9.22.2017

John Romita Jr in the 1990s


JRJR:
THE NINETIES



Let's continue our road trip through Jazzy John Romita Jr.'s * career in comics with a look at his work in the last decade of the twentieth century. I decided to separate out all of John Romita Jr.'s Spider-Man work for its own post. (I had no idea there was so much of it! This will likely take me awhile.) 

* Is it offensive to call the Jr. by the Sr.'s nickname? Hope not. I didn't want to just make something up - "Jeremiah John" "'Who Shot' JRJR" etc, so I kept it in the family.

I quit reading new Marvel somewhere around 1991 (see here for at least part of the story), so I missed out on experiencing firsthand some of the decade's more outrageous excesses:

Ridiculously big guns.
Holographic covers.
I agree that "x-Ecutioner" doesn't look so good, but that just means "X-Cutioner" is worse, not a way to make it work. The 90s really disagreed with me, though. (They were wrong.)
Iconic male Marvel characters 'roided out beyond comprehension.
Iconic female Marvel characters disfigured. I love that the letters page runs a correction (l) for the dialogue balloon that was printed without dialogue (c) but not for the Botox given to Jean Grey (r).
On the other hand... it wasn't all bad.

That's not an exhaustive list by any means. And of course it's true that any decade has stuff you can point to and ask "What were they thinking?" But man. At the very least, physical anatomy took a shellacking in the 90s from which it perhaps has never quite recovered.

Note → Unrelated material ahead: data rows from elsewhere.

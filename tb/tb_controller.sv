// tb_controller: one controller chip driving a short string of five
// front-end chips (its default chip count), all reading out toward it.
// The testbench raises random discriminator patterns, triggers inside and
// outside the latency window, sends read-event commands and tokens, decodes
// the packet on data_out and compares it with the hits expected from the
// patterns. It also checks the gated fast-OR output, the check-sum on and
// off, hit overflow beyond 63 hits, the TOT value, the token handover and
// the one-clock pass-through of data from the next layer.
module tb_controller;
  import glast_pkg::*;
  localparam int NC = 5;
  logic clk = 0, rst_n = 0;
  always #25 clk = !clk;
  logic [4:0] layer_addr = 5'd9;
  logic cmd_in = 0, trigger_in = 0, token_in = 0, data_in = 0;
  logic fast_or_out, fe_clk_en, fe_cmd, fe_trig, token_out, data_out, read_stall, seq_busy;
  logic [NC-1:0][NCHAN-1:0] disc = '0;
  logic [NC:0] d_left, d_right, fo_left, fo_right;
  logic [NC-1:0] rb_out, rb_oe;
  logic [NC-1:0][NCHAN-1:0] cal_mask;
  logic [NC-1:0][6:0] cal_dac, thr_dac;
  logic [NC-1:0] cal_strobe;
  assign d_left[NC] = 1'b0; assign fo_left[NC] = 1'b0;
  assign d_right[0] = 1'b0; assign fo_right[0] = 1'b0;

  for (genvar i = 0; i < NC; i++) begin : g_chip
    fe_chip u_fe (
      .clk, .rst_n, .chip_addr(5'(i)), .disc(disc[i]),
      .clk_en_l(fe_clk_en), .cmd_l(fe_cmd), .trig_l(fe_trig),
      .clk_en_r(1'b0), .cmd_r(1'b0), .trig_r(1'b0),
      .fast_or_from_l(fo_right[i]), .fast_or_from_r(fo_left[i+1]),
      .fast_or_to_l(fo_left[i]),    .fast_or_to_r(fo_right[i+1]),
      .data_in_l(d_right[i]),       .data_in_r(d_left[i+1]),
      .data_out_l(d_left[i]),       .data_out_r(d_right[i+1]),
      .ctrl_out(rb_out[i]), .ctrl_oe(rb_oe[i]),
      .cal_mask(cal_mask[i]), .cal_dac(cal_dac[i]), .thr_dac(thr_dac[i]),
      .cal_strobe(cal_strobe[i]));
  end
  controller dut (
    .clk, .rst_n, .layer_addr, .cmd_in, .trigger_in, .fast_or_out,
    .fast_or_in(fo_left[0]), .fe_clk_en, .fe_cmd, .fe_trig,
    .fe_data_in(d_left[0]), .fe_ctrl_rd(|(rb_out & rb_oe)),
    .token_in, .token_out, .data_in, .data_out, .read_stall, .seq_busy);

  int checks = 0, failures = 0;
  task automatic check(bit ok, string what);
    checks++; if (!ok) begin failures++; $display("FAIL: %s", what); end
  endtask
  initial begin
    repeat (300000) @(posedge clk); failures++;
    $display("FAIL: watchdog");
    $display("TB_RESULT checks=%0d failures=%0d", checks, failures); $finish;
  end

  task automatic send(logic [4:0] addr, logic [2:0] code, logic [7:0] d, int n);
    logic [8:0] h; h = {1'b1, addr, code};
    for (int i = 8; i >= 0; i--) begin cmd_in = h[i]; @(negedge clk); end
    for (int i = 0; i < n; i++) begin cmd_in = d[i]; @(negedge clk); end
    cmd_in = 0;
  endtask

  // packet receiver
  task automatic get_word(output logic [10:0] w);
    for (int i = 10; i >= 0; i--) begin @(negedge clk); w[i] = data_out; end
  endtask
  int p_nhits, p_tot, p_layer, p_hits[$]; bit p_err, p_ck_ok, cksum = 1, read_always = 1;
  int ntok;
  task automatic receive();
    logic [10:0] w, sum; int guard = 0;
    p_hits = {}; p_err = 0; p_tot = -1; p_ck_ok = 1;
    while (!data_out && guard < 5000) begin @(negedge clk); guard++; end
    get_word(w); sum = w; p_layer = int'(w[10:6]); p_nhits = int'(w[5:0]);
    if (p_nhits > 0) begin
      get_word(w); sum += w; p_err = w[10]; p_tot = int'(w[9:0]);
      for (int h = 0; h < p_nhits; h++) begin get_word(w); sum += w; p_hits.push_back(int'(w)); end
      if (cksum) begin get_word(w); p_ck_ok = (w == sum); end
    end
  endtask
  always @(negedge clk) if (rst_n && token_out) ntok++;

  // one event: disc pattern held for hold cycles, trigger after tdelay cycles
  int n_ovf = 0, n_empty = 0, n_hits_ev = 0;
  task automatic event_run(logic [NC-1:0][NCHAN-1:0] pat, int tdelay, int hold);
    logic [NC-1:0][NCHAN-1:0] lat; int q[$]; bit err, expect_read; int nh;
    bit fo_seen = 0;
    disc = pat;
    for (int t = 0; t < hold || t <= tdelay; t++) begin
      if (t == hold) disc = '0;
      if (t == tdelay) begin lat = disc; trigger_in = 1; end
      @(negedge clk); trigger_in = 0;
      if (fast_or_out) fo_seen = 1;
    end
    disc = '0;
    check(fo_seen == (|pat), "fast-OR output follows the chips");
    // the chips are read inside the latency window, or always if so set
    expect_read = read_always || (tdelay < LATENCY_CYCLES);
    q = {}; err = 0; nh = 0;
    if (expect_read)
      for (int c = 0; c < NC; c++) for (int ch = 0; ch < NCHAN; ch++)
        if (lat[c][ch]) begin
          if (nh < MAX_HITS) q.push_back((c << 6) | ch); else err = 1;
          nh++;
        end
    repeat (20) @(negedge clk);
    send(WILDCARD, CC_READ_EVENT, '0, 0);
    repeat (3) @(negedge clk);
    while (seq_busy) @(negedge clk);
    ntok = 0;
    token_in = 1; @(negedge clk); token_in = 0;
    receive();
    repeat (5) @(negedge clk);
    check(p_layer == 9 && p_nhits == q.size(), $sformatf("nhits %0d exp %0d", p_nhits, q.size()));
    if (p_nhits == q.size()) foreach (q[h]) check(p_hits[h] == q[h], $sformatf("hit %0d %h exp %h", h, p_hits[h], q[h]));
    if (q.size() > 0) begin
      check(p_err == err && p_ck_ok, "error flag and check-sum");
      if (tdelay < LATENCY_CYCLES)
        check(p_tot >= (hold - 2) / TOT_PRESCALE - 1 && p_tot <= hold / TOT_PRESCALE + 1,
              $sformatf("TOT %0d for %0d clocks", p_tot, hold));
    end
    check(ntok == 1, "token passed on once");
    if (err) n_ovf++;
    if (q.size() == 0) n_empty++; else n_hits_ev++;
  endtask

  initial begin
    repeat (3) @(negedge clk); rst_n = 1; repeat (3) @(negedge clk);
    send(WILDCARD, CC_CLOCK_ON, '0, 0);
    repeat (10) @(negedge clk);

    // pass-through while idle: one clock of delay
    begin
      logic [31:0] pat; int bad;
      bad = 0;
      pat = $urandom;
      for (int i = 0; i < 33; i++) begin
        if (i < 32) data_in = pat[i];
        @(negedge clk);
        if (i < 32 && data_out !== pat[i]) bad++;
      end
      data_in = 0;
      check(bad == 0, "data from the next layer passes with one clock of delay");
    end

    for (int e = 0; e < 24; e++) begin
      logic [NC-1:0][NCHAN-1:0] pat; int dens;
      dens = (e % 6 == 5) ? 2 : 40;           // some events overflow
      for (int c = 0; c < NC; c++) for (int ch = 0; ch < NCHAN; ch++)
        pat[c][ch] = ($urandom % dens) == 0;
      if (e % 8 == 3) pat = '0;
      if (e == 12) begin
        cksum = 0; read_always = 0;              // 5 chips, no check-sum
        send(5'd9, CC_LOAD_CTRL, 8'b0000_0101, 8);
        repeat (30) @(negedge clk);
      end
      event_run(pat, (e % 7 == 6) ? 40 : 3 + $urandom % 10, 20 + $urandom % 60);
    end
    check(n_ovf > 0 && n_empty > 0 && n_hits_ev > 0, "overflow, empty and normal events seen");
    $display("TB_RESULT checks=%0d failures=%0d", checks, failures);
    $finish;
  end
endmodule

As evidenced above, JRJR could be right there along with everyone driving the decade's illustrative trends, but he rose above it as often as not and continued to develop the action-movie storytelling panache from Man Without Fear. 

Most especially in Punisher War Zone -
I love the pace and arrangement of these panels -
and Thor, too, where the action veers more to the cosmic energy blasts and super-strength hi-jinks.

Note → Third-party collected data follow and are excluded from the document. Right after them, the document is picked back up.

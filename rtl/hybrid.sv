// hybrid: one readout hybrid, a string of NCH front-end chips with a
// controller chip at each end.
//
// Chip 0 sits next to the left controller, chip NCH-1 next to the right one.
// Neighbouring chips are joined by their data and fast-OR lines in both
// directions, so each controller receives the serial data and the fast-OR of
// the chips that are set to read out toward it. Every chip hears both
// controllers' command lines, clocks and trigger strobes. The control-register
// read-back outputs of all chips share one tri-state trace; as only a chip
// addressed by its own address drives it, the trace is modelled as the OR of
// the enabled outputs, and it goes to both controllers. Both controllers have
// the same layer address; they are reached through separate command lines.
module hybrid
  import glast_pkg::*;
#(
  parameter int unsigned NCH = NCHIPS
) (
  input  logic                      clk,
  input  logic                      rst_n,
  input  logic [4:0]                layer_addr,
  input  logic [NCH-1:0][NCHAN-1:0] disc,
  // left-hand controller side
  input  logic                      cmd_l,
  input  logic                      trigger_l,
  output logic                      fast_or_out_l,
  input  logic                      token_in_l,
  output logic                      token_out_l,
  input  logic                      data_in_l,
  output logic                      data_out_l,
  // right-hand controller side
  input  logic                      cmd_r,
  input  logic                      trigger_r,
  output logic                      fast_or_out_r,
  input  logic                      token_in_r,
  output logic                      token_out_r,
  input  logic                      data_in_r,
  output logic                      data_out_r,
  // settings for the analog part of every chip
  output logic [NCH-1:0][NCHAN-1:0] cal_mask,
  output logic [NCH-1:0][6:0]       cal_dac,
  output logic [NCH-1:0][6:0]       thr_dac,
  output logic [NCH-1:0]            cal_strobe,
  // status
  output logic [1:0]                read_stall,
  output logic [1:0]                seq_busy
);
  logic clken_l, fcmd_l, ftrig_l, clken_r, fcmd_r, ftrig_r;

  // chain nets: index i joins chip i-1 (left) and chip i (right);
  // index 0 is the left controller, index NCH the right controller
  logic [NCH:0] d_left;    // data moving left, driven by chip i onto d_left[i]
  logic [NCH:0] d_right;   // data moving right, driven by chip i onto d_right[i+1]
  logic [NCH:0] fo_left, fo_right;
  logic [NCH-1:0] rb_out, rb_oe;
  logic           rb_bus;

  assign d_left[NCH]  = 1'b0;
  assign fo_left[NCH] = 1'b0;
  assign d_right[0]   = 1'b0;
  assign fo_right[0]  = 1'b0;
  assign rb_bus       = |(rb_out & rb_oe);

  for (genvar i = 0; i < NCH; i++) begin : g_chip
    fe_chip u_fe (
      .clk, .rst_n, .chip_addr(5'(i)), .disc(disc[i]),
      .clk_en_l(clken_l), .cmd_l(fcmd_l), .trig_l(ftrig_l),
      .clk_en_r(clken_r), .cmd_r(fcmd_r), .trig_r(ftrig_r),
      .fast_or_from_l(fo_right[i]),   .fast_or_from_r(fo_left[i+1]),
      .fast_or_to_l(fo_left[i]),      .fast_or_to_r(fo_right[i+1]),
      .data_in_l(d_right[i]),         .data_in_r(d_left[i+1]),
      .data_out_l(d_left[i]),         .data_out_r(d_right[i+1]),
      .ctrl_out(rb_out[i]), .ctrl_oe(rb_oe[i]),
      .cal_mask(cal_mask[i]), .cal_dac(cal_dac[i]), .thr_dac(thr_dac[i]),
      .cal_strobe(cal_strobe[i]));
  end

  controller u_ctl_l (
    .clk, .rst_n, .layer_addr, .cmd_in(cmd_l), .trigger_in(trigger_l),
    .fast_or_out(fast_or_out_l), .fast_or_in(fo_left[0]),
    .fe_clk_en(clken_l), .fe_cmd(fcmd_l), .fe_trig(ftrig_l),
    .fe_data_in(d_left[0]), .fe_ctrl_rd(rb_bus),
    .token_in(token_in_l), .token_out(token_out_l),
    .data_in(data_in_l), .data_out(data_out_l),
    .read_stall(read_stall[0]), .seq_busy(seq_busy[0]));

  controller u_ctl_r (
    .clk, .rst_n, .layer_addr, .cmd_in(cmd_r), .trigger_in(trigger_r),
    .fast_or_out(fast_or_out_r), .fast_or_in(fo_right[NCH]),
    .fe_clk_en(clken_r), .fe_cmd(fcmd_r), .fe_trig(ftrig_r),
    .fe_data_in(d_right[NCH]), .fe_ctrl_rd(rb_bus),
    .token_in(token_in_r), .token_out(token_out_r),
    .data_in(data_in_r), .data_out(data_out_r),
    .read_stall(read_stall[1]), .seq_busy(seq_busy[1]));
endmodule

In the 30th anniversary tribute issue that Marvel put out, he was asked where he thought he got his gift of storytelling. He answered: "It comes from a couple of things. (1) Watching movies with (my father) and understanding what he was talking about. We used to watch movies back when there were only five or six channels (and) there would be some Burt Lancaster marathon on Channel 5 in New York. The film noir aspect of it, if I have any of that in my artwork, came from those movies. The Crimson Pirate... I learned a little bit of storytelling from those types of movies, but specifically movies like On the Waterfront, Twelve Angry Men, Inherit the Wind - the character-driven stories instead of the visuals. The storytelling came from that. And (2) watching my father draw, looking at his pictures for detail, and paying attention to choreography, which he was a stickler for. When something happened in a panel and you turned the page, you better damn well be sure that it was coordinated properly on the next page, or in the next issue. (These two things) made my artwork look better than it was and makes my artwork look better than it is. I have a sleight of hand going on here. (laughter) I also have great inkers who make me look good!"

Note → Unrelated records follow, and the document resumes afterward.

// tb_hybrid: one hybrid at its default size, 25 front-end chips between two
// controllers. The testbench splits the string (chips 0..8 read to the left,
// 9..24 to the right) by loading the front-end control registers through the
// right-hand controller, sets the controllers' chip counts to match, then
// runs random events and compares both packets with the expected hit lists.
// It also checks the DAC and mask settings seen by the analog part, the
// calibration strobe reaching only the chips that listen to the controller
// which sent it, and the fast-OR
// outputs of both controllers.
module tb_hybrid;
  import glast_pkg::*;
  localparam int NCH = 25, NLEFT = 9;
  logic clk = 0, rst_n = 0;
  always #25 clk = !clk;
  logic [4:0] layer_addr = 5'd2;
  logic [NCH-1:0][NCHAN-1:0] disc = '0;
  logic cmd_l = 0, trigger_l = 0, token_in_l = 0, data_in_l = 0;
  logic cmd_r = 0, trigger_r = 0, token_in_r = 0, data_in_r = 0;
  logic fast_or_out_l, token_out_l, data_out_l, fast_or_out_r, token_out_r, data_out_r;
  logic [NCH-1:0][NCHAN-1:0] cal_mask;
  logic [NCH-1:0][6:0] cal_dac, thr_dac;
  logic [NCH-1:0] cal_strobe;
  logic [1:0] read_stall, seq_busy;
  hybrid #(.NCH(NCH)) dut (.*);

  int checks = 0, failures = 0;
  task automatic check(bit ok, string what);
    checks++; if (!ok) begin failures++; $display("FAIL: %s", what); end
  endtask
  initial begin
    repeat (300000) @(posedge clk); failures++;
    $display("FAIL: watchdog");
    $display("TB_RESULT checks=%0d failures=%0d", checks, failures); $finish;
  end

  task automatic send(bit side, logic [4:0] addr, logic [2:0] code, logic [255:0] d, int n);
    logic [8:0] h; h = {1'b1, addr, code};
    for (int i = 8; i >= 0; i--) begin
      if (side) cmd_r = h[i]; else cmd_l = h[i]; @(negedge clk);
    end
    for (int i = 0; i < n; i++) begin
      if (side) cmd_r = d[i]; else cmd_l = d[i]; @(negedge clk);
    end
    cmd_l = 0; cmd_r = 0;
    repeat (4) @(negedge clk);
  endtask
  task automatic wait_idle();
    repeat (3) @(negedge clk);
    while (|seq_busy) @(negedge clk);
    repeat (20) @(negedge clk);
  endtask

  // packet receivers
  int p_nhits [2]; int p_hits [2][$]; bit p_ck_ok [2]; int p_layer [2];
  task automatic receive(bit side);
    logic [10:0] w, sum; int guard;
    guard = 0; p_hits[side] = {}; p_ck_ok[side] = 1;
    while (!(side ? data_out_r : data_out_l) && guard < 20000) begin @(negedge clk); guard++; end
    for (int i = 10; i >= 0; i--) begin @(negedge clk); w[i] = side ? data_out_r : data_out_l; end
    sum = w; p_layer[side] = int'(w[10:6]); p_nhits[side] = int'(w[5:0]);
    if (p_nhits[side] > 0) begin
      for (int k = 0; k < p_nhits[side] + 2; k++) begin
        for (int i = 10; i >= 0; i--) begin @(negedge clk); w[i] = side ? data_out_r : data_out_l; end
        if (k == p_nhits[side] + 1) p_ck_ok[side] = (w == sum);
        else begin sum += w; if (k > 0) p_hits[side].push_back(int'(w)); end
      end
    end
  endtask

  function automatic logic [FE_CTRL_BITS-1:0] fe_reg(bit right, logic [63:0] calm, logic [5:0] cdac, logic [5:0] tdac);
    logic [FE_CTRL_BITS-1:0] d = '0;
    for (int n = 0; n < NCHAN; n++) begin
      d[n] = calm[n]; d[64+n] = 1'b1; d[128+n] = 1'b1;
    end
    d[192] = 1'b1;
    for (int i = 0; i < 6; i++) begin d[198 - i] = cdac[i]; d[205 - i] = tdac[i]; end
    d[199] = 1'b0;
    d[206] = right;
    return d;
  endfunction

  int n_fo_l = 0, n_fo_r = 0, n_cal [NCH];
  always @(negedge clk) if (rst_n) begin
    if (fast_or_out_l) n_fo_l++;
    if (fast_or_out_r) n_fo_r++;
    for (int c = 0; c < NCH; c++) if (cal_strobe[c]) n_cal[c]++;
  end

  initial begin
    for (int c = 0; c < NCH; c++) n_cal[c] = 0;
    repeat (3) @(negedge clk); rst_n = 1; repeat (3) @(negedge clk);
    // chip counts: left 9, right 16; check-sums on, read_always off
    send(1'b0, WILDCARD, CC_LOAD_CTRL, 256'(8'b0010_1001), 8);
    send(1'b1, WILDCARD, CC_LOAD_CTRL, 256'(8'b0011_0000), 8);
    // front-end registers: chip c gets calibration DAC c, threshold DAC 63-c;
    // only chip 4 and chip 20 have their calibration mask set
    for (int c = 0; c < NCH; c++) begin
      logic [255:0] d;
      d = '0; d[2:0] = 3'b001; d[7:3] = 5'(c);
      d[8 +: FE_CTRL_BITS] = fe_reg(c >= NLEFT, (c == 4 || c == 20) ? 64'h1 : 64'h0,
                                    6'(c), 6'(63 - c));
      send(1'b1, 5'd2, CC_LOAD_FE, d, LOAD_FE_DATA_BITS);
    end
    wait_idle();
    begin
      int bad;
      bad = 0;
      for (int c = 0; c < NCH; c++)
        if (cal_dac[c] != {1'b1, 6'(c)} || thr_dac[c] != {1'b0, 6'(63 - c)}) bad++;
      check(bad == 0, "DAC settings reach the analog part");
    end
    send(1'b0, WILDCARD, CC_CAL_STROBE, '0, 0);
    wait_idle();
    begin
      int bad;
      bad = 0;
      for (int c = 0; c < NCH; c++) if ((n_cal[c] > 0) != (c < NLEFT)) bad++;
      check(bad == 0, "calibration strobe only in chips listening to the left");
      check(cal_mask[4] == 64'h1 && cal_mask[20] == 64'h1 && cal_mask[0] == 64'h0,
            "calibration masks reach the analog part");
    end

    for (int e = 0; e < 10; e++) begin
      logic [NCH-1:0][NCHAN-1:0] pat; int q [2][$];
      int fo_l0, fo_r0;
      for (int c = 0; c < NCH; c++) for (int ch = 0; ch < NCHAN; ch++)
        pat[c][ch] = ($urandom % 60) == 0;
      if (e == 3) pat[NCH-1:NLEFT] = '0;               // right side empty
      fo_l0 = n_fo_l; fo_r0 = n_fo_r;
      disc = pat;
      repeat (5) @(negedge clk);
      trigger_l = 1; trigger_r = 1; @(negedge clk); trigger_l = 0; trigger_r = 0;
      repeat (30) @(negedge clk);
      disc = '0;
      check((n_fo_l > fo_l0) == (|pat[NLEFT-1:0]) && (n_fo_r > fo_r0) == (|pat[NCH-1:NLEFT]),
            "fast-OR outputs of both controllers");
      q[0] = {}; q[1] = {};
      for (int c = 0; c < NLEFT; c++) for (int ch = 0; ch < NCHAN; ch++)
        if (pat[c][ch] && q[0].size() < MAX_HITS) q[0].push_back((c << 6) | ch);
      for (int c = NCH - 1; c >= NLEFT; c--) for (int ch = NCHAN - 1; ch >= 0; ch--)
        if (pat[c][ch] && q[1].size() < MAX_HITS) q[1].push_back(((NCH - 1 - c) << 6) | (NCHAN - 1 - ch));
      send(1'b0, WILDCARD, CC_READ_EVENT, '0, 0);
      send(1'b1, WILDCARD, CC_READ_EVENT, '0, 0);
      wait_idle();
      token_in_l = 1; token_in_r = 1; @(negedge clk); token_in_l = 0; token_in_r = 0;
      fork receive(1'b0); receive(1'b1); join
      for (int s = 0; s < 2; s++) begin
        check(p_layer[s] == 2 && p_nhits[s] == q[s].size() && p_ck_ok[s],
              $sformatf("event %0d side %0d: %0d hits, expected %0d", e, s, p_nhits[s], q[s].size()));
        if (p_nhits[s] == q[s].size())
          foreach (q[s][h]) check(p_hits[s][h] == q[s][h],
                                  $sformatf("side %0d hit %0d: %h expected %h", s, h, p_hits[s][h], q[s][h]));
      end
      repeat (10) @(negedge clk);
    end
    $display("TB_RESULT checks=%0d failures=%0d", checks, failures);
    $finish;
  end
endmodule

Frequent collaborator Klaus Janson touches on each of these things in his quote from the same tribute issue: "I love the fact that John embodies two generations of comic talent. He would not be the artist he is today without his Dad's influence. So when we talk about John, we talk about the history of comics. Which is way cool. Then we begin to dissect his work: his unmatched ability to be dynamic, his clarity in storytelling, his ability to manipulate the reader's attention."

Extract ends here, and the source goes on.